Co-liberative Computing


Reading and Implementation on Data Bias

For this assignment, please read the following articles:
1. Artificial Intelligence and Inclusion: Formerly Gang-Involved Youth as Domain Experts for Analyzing Unstructured Twitter Data, William R. Frey, , et al., Social Science Computer Review, 2020
2. Gender Bias and Stereotypes in Large Language Models, Hadas Kotek et al., ACM Collective Intelligence Conference, 2023
3. Cultural Bias and Cultural Alignment of Large Language Models, Yan Tao et al., PNAS nexus, 2024
4. Assessing and Remedying Coverage for a Given Dataset, Abolfazl Asudeh et al., IEEE ICDE, 2019
5. Machine Bias, Julia Angwin et al., ProPublica, 2016 [link]
After completing these readings, please critical answer the following questions.

Based on paper [1], answer the following questions:
1. The authors emphasize that there may not be one correct interpretation of a tweet. Using the case examples in the paper, discuss how ambiguity itself becomes a source of bias in AI systems that demand fixed labels. And, how do the authors attempt to manage that ambiguity?
2. The authors position inclusion of domain experts as a way to make AI systems fairer. Does inclusion within an unchanged system risk legitimizing its underlying logic?

Based on paper [2], answer the following questions:
1. The authors analyze model behavior when associating occupations with gender.

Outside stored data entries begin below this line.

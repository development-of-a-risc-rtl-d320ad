// tb_amoalu: checks every AMO operation of amoalu against a reference
// written from the RV32A definitions, on random and signed-corner operands.
module tb_amoalu;
  import rv32x_pkg::*;
  int checks = 0, failures = 0;
  amo_op_e op; logic [31:0] m, s, y, e;
  amoalu dut (.op, .mem(m), .src(s), .y);
  initial begin
    repeat (100000) #1;
    failures++; $display("TB_RESULT checks=%0d failures=%0d", checks, failures); $finish;
  end
  initial begin
    for (int i = 0; i < 3000; i++) begin
      op = amo_op_e'(i % 9);
      m = (i % 4 == 0) ? 32'h8000_0001 : $urandom;
      s = (i % 3 == 0) ? 32'h0000_0005 : $urandom;
      #1;
      case (op)
        AMO_SWAP: e = s;
        AMO_ADD:  e = m + s;
        AMO_XOR:  e = m ^ s;
        AMO_AND:  e = m & s;
        AMO_OR:   e = m | s;
        AMO_MIN:  e = (int'(m) < int'(s)) ? m : s;
        AMO_MAX:  e = (int'(m) > int'(s)) ? m : s;
        AMO_MINU: e = (longint'(m) < longint'(s)) ? m : s;
        default:  e = (longint'(m) > longint'(s)) ? m : s;
      endcase
      checks++;
      if (y !== e) begin failures++; if (failures < 10) $display("FAIL op=%0d m=%h s=%h y=%h exp=%h", op, m, s, y, e); end
    end
    $display("TB_RESULT checks=%0d failures=%0d", checks, failures);
    $finish;
  end
endmodule
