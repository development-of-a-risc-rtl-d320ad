// bootrom: read-only boot memory at 0x00000000-0x00004000 (16 KiB, the
// document's address range), a bus slave answering in the cycle after the
// request. Writes are acknowledged and ignored. The document does not give
// the boot code; this ROM holds a minimal loader computed at elaboration:
//   0x0: auipc t0, 0           ; t0 = 0
//   0x4: lui   t0, JUMP[31:12] ; t0 = start of main memory
//   0x8: csrr  a0, mhartid     ; a0 = hart id, as OpenSBI expects
//   0xc: jalr  x0, 0(t0)       ; jump
// and zero everywhere else. JUMP must be 4 KiB aligned.
module bootrom
  import rv32x_pkg::*;
#(
  parameter int unsigned WORDS = 4096,
  parameter logic [31:0] JUMP  = 32'h8000_0000
) (
  input  logic     clk,
  input  logic     rst_n,
  input  bus_req_t req,
  output bus_rsp_t rsp
);
  localparam int AW = $clog2(WORDS);

  function automatic logic [31:0] rom_word(input int unsigned i);
    unique case (i)
      0: return 32'h0000_0297;                    // auipc t0, 0
      1: return {JUMP[31:12], 5'd5, 7'b0110111};  // lui t0, JUMP>>12
      2: return 32'hF140_2573;                    // csrr a0, mhartid
      3: return 32'h0002_8067;                    // jalr x0, 0(t0)
      default: return 32'h0000_0000;
    endcase
  endfunction

  logic [31:0] rom [WORDS];
  initial for (int i = 0; i < WORDS; i++) rom[i] = rom_word(i);

  logic        pend;
  logic [31:0] q;
  always_ff @(posedge clk or negedge rst_n) begin
    if (!rst_n) begin
      pend <= 1'b0; q <= '0;
    end else begin
      pend <= req.valid && !pend;
      q    <= rom[req.addr[AW+1:2]];
    end
  end
  assign rsp.ack   = pend;
  assign rsp.rdata = q;
endmodule
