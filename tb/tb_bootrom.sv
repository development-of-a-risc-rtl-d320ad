// tb_bootrom: reads the boot ROM over the bus and checks the loader words
// (encodings of auipc/lui/csrr/jalr worked out by hand), zero beyond them,
// the one-cycle response and that writes do not change the contents.
module tb_bootrom;
  import rv32x_pkg::*;
  int checks = 0, failures = 0;
  logic clk = 0, rst_n = 0;
  always #5 clk = ~clk;
  bus_req_t req; bus_rsp_t rsp;
  bootrom dut (.clk, .rst_n, .req, .rsp);
  task automatic acc(logic w, logic [31:0] a, logic [31:0] d, output logic [31:0] r, output int cyc);
    @(negedge clk); req = '{valid: 1, we: w, addr: a, wdata: d, wstrb: 4'hf}; cyc = 0;
    do begin @(posedge clk); cyc++; #1; end while (!rsp.ack);
    r = rsp.rdata; req.valid = 0;
    @(posedge clk);  // the acknowledge cycle ends the transfer
  endtask
  initial begin
    repeat (10000) @(posedge clk);
    failures++; $display("TB_RESULT checks=%0d failures=%0d", checks, failures); $finish;
  end
  initial begin
    logic [31:0] r; int c;
    logic [31:0] exp [5] = '{32'h00000297, 32'h800002b7, 32'hf1402573, 32'h00028067, 32'h0};
    req = '0;
    #12 rst_n = 1;
    for (int i = 0; i < 5; i++) begin
      acc(0, 32'(4 * i), 0, r, c);
      checks++; if (r !== exp[i] || c != 1) begin failures++; $display("FAIL word %0d: %h (%0d cycles)", i, r, c); end
    end
    acc(1, 32'h4, 32'h12345678, r, c);
    acc(0, 32'h4, 0, r, c); checks++; if (r !== exp[1]) failures++;
    acc(0, 32'h3ffc, 0, r, c); checks++; if (r !== 0) failures++;
    $display("TB_RESULT checks=%0d failures=%0d", checks, failures);
    $finish;
  end
endmodule
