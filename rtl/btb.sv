// btb: branch predictor and branch target buffer of the Ifetch stage.
// ENTRIES entries (32, as in the document), each holding a valid bit, the
// tag of the branch PC, its last target and a 2-bit saturating counter
// (the document's predictor). Lookup is combinational on the fetch PC: on a
// hit whose counter is 2 or 3 (weakly/strongly taken) the fetch unit
// redirects to the stored target. The Execute stage updates the buffer with
// the resolved outcome of every branch and jump: a taken branch not in the
// buffer is allocated with counter 2, a resolved branch moves its counter up
// or down by one, saturating. The buffer is direct-mapped on PC[6:2]; that
// organisation and the allocation rule are this design's choice.
module btb #(
  parameter int unsigned ENTRIES = 32
) (
  input  logic        clk,
  input  logic        rst_n,
  // lookup (Ifetch)
  input  logic [31:0] f_pc,
  output logic        f_taken,
  output logic [31:0] f_target,
  // update (Execute)
  input  logic        u_valid,
  input  logic [31:0] u_pc,
  input  logic        u_taken,
  input  logic [31:0] u_target
);
  localparam int IW = $clog2(ENTRIES);
  localparam int TW = 30 - IW;

  logic          v   [ENTRIES];
  logic [TW-1:0] tag [ENTRIES];
  logic [31:0]   tgt [ENTRIES];
  logic [1:0]    ctr [ENTRIES];

  logic [IW-1:0] fi, ui;
  assign fi = f_pc[IW+1:2];
  assign ui = u_pc[IW+1:2];

  assign f_taken  = v[fi] && tag[fi] == f_pc[31:IW+2] && ctr[fi][1];
  assign f_target = tgt[fi];

  logic u_hit;
  assign u_hit = v[ui] && tag[ui] == u_pc[31:IW+2];

  always_ff @(posedge clk or negedge rst_n) begin
    if (!rst_n) begin
      for (int i = 0; i < ENTRIES; i++) begin
        v[i] <= 1'b0; tag[i] <= '0; tgt[i] <= '0; ctr[i] <= 2'd0;
      end
    end else if (u_valid) begin
      if (u_hit) begin
        if (u_taken) begin
          tgt[ui] <= u_target;
          if (ctr[ui] != 2'd3) ctr[ui] <= ctr[ui] + 2'd1;
        end else if (ctr[ui] != 2'd0) begin
          ctr[ui] <= ctr[ui] - 2'd1;
        end
      end else if (u_taken) begin
        v[ui]   <= 1'b1;
        tag[ui] <= u_pc[31:IW+2];
        tgt[ui] <= u_target;
        ctr[ui] <= 2'd2;
      end
    end
  end
endmodule
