// tb_btb: checks allocation of a taken branch, the 2-bit counter's
// hysteresis (one not-taken does not stop a strongly-taken prediction, two
// do), target update, tag mismatch and an independent random model.
module tb_btb;
  int checks = 0, failures = 0;
  logic clk = 0, rst_n = 0;
  always #5 clk = ~clk;
  logic [31:0] f_pc, f_target, u_pc, u_target; logic f_taken, u_valid = 0, u_taken;
  btb #(.ENTRIES(32)) dut (.clk, .rst_n, .f_pc, .f_taken, .f_target, .u_valid, .u_pc, .u_taken, .u_target);

  // reference model
  logic        mv [32]; logic [24:0] mt [32]; logic [31:0] mg [32]; logic [1:0] mc [32];

  task automatic upd(logic [31:0] pc, logic tk, logic [31:0] tg);
    int i; i = pc[6:2];
    @(negedge clk); u_valid = 1; u_pc = pc; u_taken = tk; u_target = tg;
    @(posedge clk); #1 u_valid = 0;
    if (mv[i] && mt[i] == pc[31:7]) begin
      if (tk) begin mg[i] = tg; if (mc[i] != 3) mc[i]++; end
      else if (mc[i] != 0) mc[i]--;
    end else if (tk) begin mv[i] = 1; mt[i] = pc[31:7]; mg[i] = tg; mc[i] = 2; end
  endtask
  task automatic look(logic [31:0] pc);
    int i; logic e; i = pc[6:2];
    f_pc = pc; #1;
    e = mv[i] && mt[i] == pc[31:7] && mc[i][1];
    checks++;
    if (f_taken !== e || (e && f_target !== mg[i])) begin
      failures++; $display("FAIL lookup %h: %b %h exp %b %h", pc, f_taken, f_target, e, mg[i]);
    end
  endtask

  initial begin
    repeat (100000) @(posedge clk);
    failures++; $display("TB_RESULT checks=%0d failures=%0d", checks, failures); $finish;
  end
  initial begin
    for (int i = 0; i < 32; i++) begin mv[i] = 0; mc[i] = 0; mt[i] = 0; mg[i] = 0; end
    f_pc = 0; u_pc = 0; u_taken = 0; u_target = 0;
    #12 rst_n = 1;
    look(32'h8000_0040);
    upd(32'h8000_0040, 1, 32'h8000_0000);
    look(32'h8000_0040); checks++; if (!f_taken) failures++;
    upd(32'h8000_0040, 1, 32'h8000_0000);   // counter 3
    upd(32'h8000_0040, 0, 0);               // counter 2: still taken
    look(32'h8000_0040); checks++; if (!f_taken) failures++;
    upd(32'h8000_0040, 0, 0);               // counter 1: not taken
    look(32'h8000_0040); checks++; if (f_taken) failures++;
    look(32'h9000_0040); checks++; if (f_taken) failures++;  // other tag, same index
    for (int k = 0; k < 3000; k++) begin
      logic [31:0] pc;
      pc = {25'($urandom_range(0, 3)), 5'($urandom), 2'b00};
      if ($urandom % 2) upd(pc, 1'($urandom), $urandom & ~32'd3);
      look({25'($urandom_range(0, 3)), 5'($urandom), 2'b00});
    end
    $display("TB_RESULT checks=%0d failures=%0d", checks, failures);
    $finish;
  end
endmodule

What patterns do they observe in LLMs assign gendered roles to different professions? How do these patterns reflect deeper imbalances or stereotypes embedded in the model's training data?
2. The paper reports that small changes in prompt wording can alter the model's gender associations. Identify one example of this sensitivity from the study. What does it reveal about the instability of fairness testing in LLMs?

Based on paper [3], answer the following questions:
1. The authors show that asking the model to respond as if from a specific country improves alignment for many nations but worsens it for others. How do the authors interpret this paradox, and what does it imply about the internal cultural representation of LLMs?
2. The authors explains that cultural alignment is essential to distribute AI benefits more evenly across societies. Based on their evidence, does cultural alignment actually equalize representation, or does it simply adjust the model to mimic global diversity on Western terms? What might a more justice-oriented approach to cultural alignment look like?

Based on paper [4] and link [5], answer the following questions:
Your task is to evaluate coverage issues [4] of COMPAS dataset [5] using an existing Python fairness library, e.g., AIF360 or Fairlearn. Specifically, you should:
1. Assess Coverage: Investigate the distribution of sub-populations based on protected attributes (e.g., race, gender) as well as the distribution of the outcome variable (recidivism) across these groups in the COMPAS dataset. Identify any underrepresented or missing subpopulations.
2. Measure Bias: Compute the following fairness metrics for race and gender: (i) statistical parity to measure the difference in favorable outcomes between privileged and unprivileged groups, (ii) predictive parity that assesses whether the probability of a correct positive prediction (i.e., predicting recidivism for those who reoffend) is the same for different groups, and (iii) equalized odds that requires both true positive rates (TPR) and false positive rates (FPR) be the same across groups. Compare and contrast the results. Which metric provides the most meaningful insight into bias? Do these metrics align, or do they reveal different aspects of bias?
3. Train a Classifier: Train a logistic regression model to predict recidivism using the dataset. After training the model, evaluate its predictions for bias using fairness metrics defined at step 2.
4. Apply Bias Mitigation Techniques: Apply the following pre-processing bias mitigation techniques to reduce bias in your model: (i) reweighting that adjusts the weights of individuals in the dataset to ensure that privileged and unprivileged groups receive equal consideration during model training, (ii) disparate impact remover that modifies feature values to reduce the impact of protected attributes (such as race and gender) on the predictions, and (iii) learning fair representations that learns a new, fair feature representation of the data. Compare the effectiveness of these techniques in reducing bias. Do these bias mitigation strategies lead to better outcomes and reduce bias across all groups?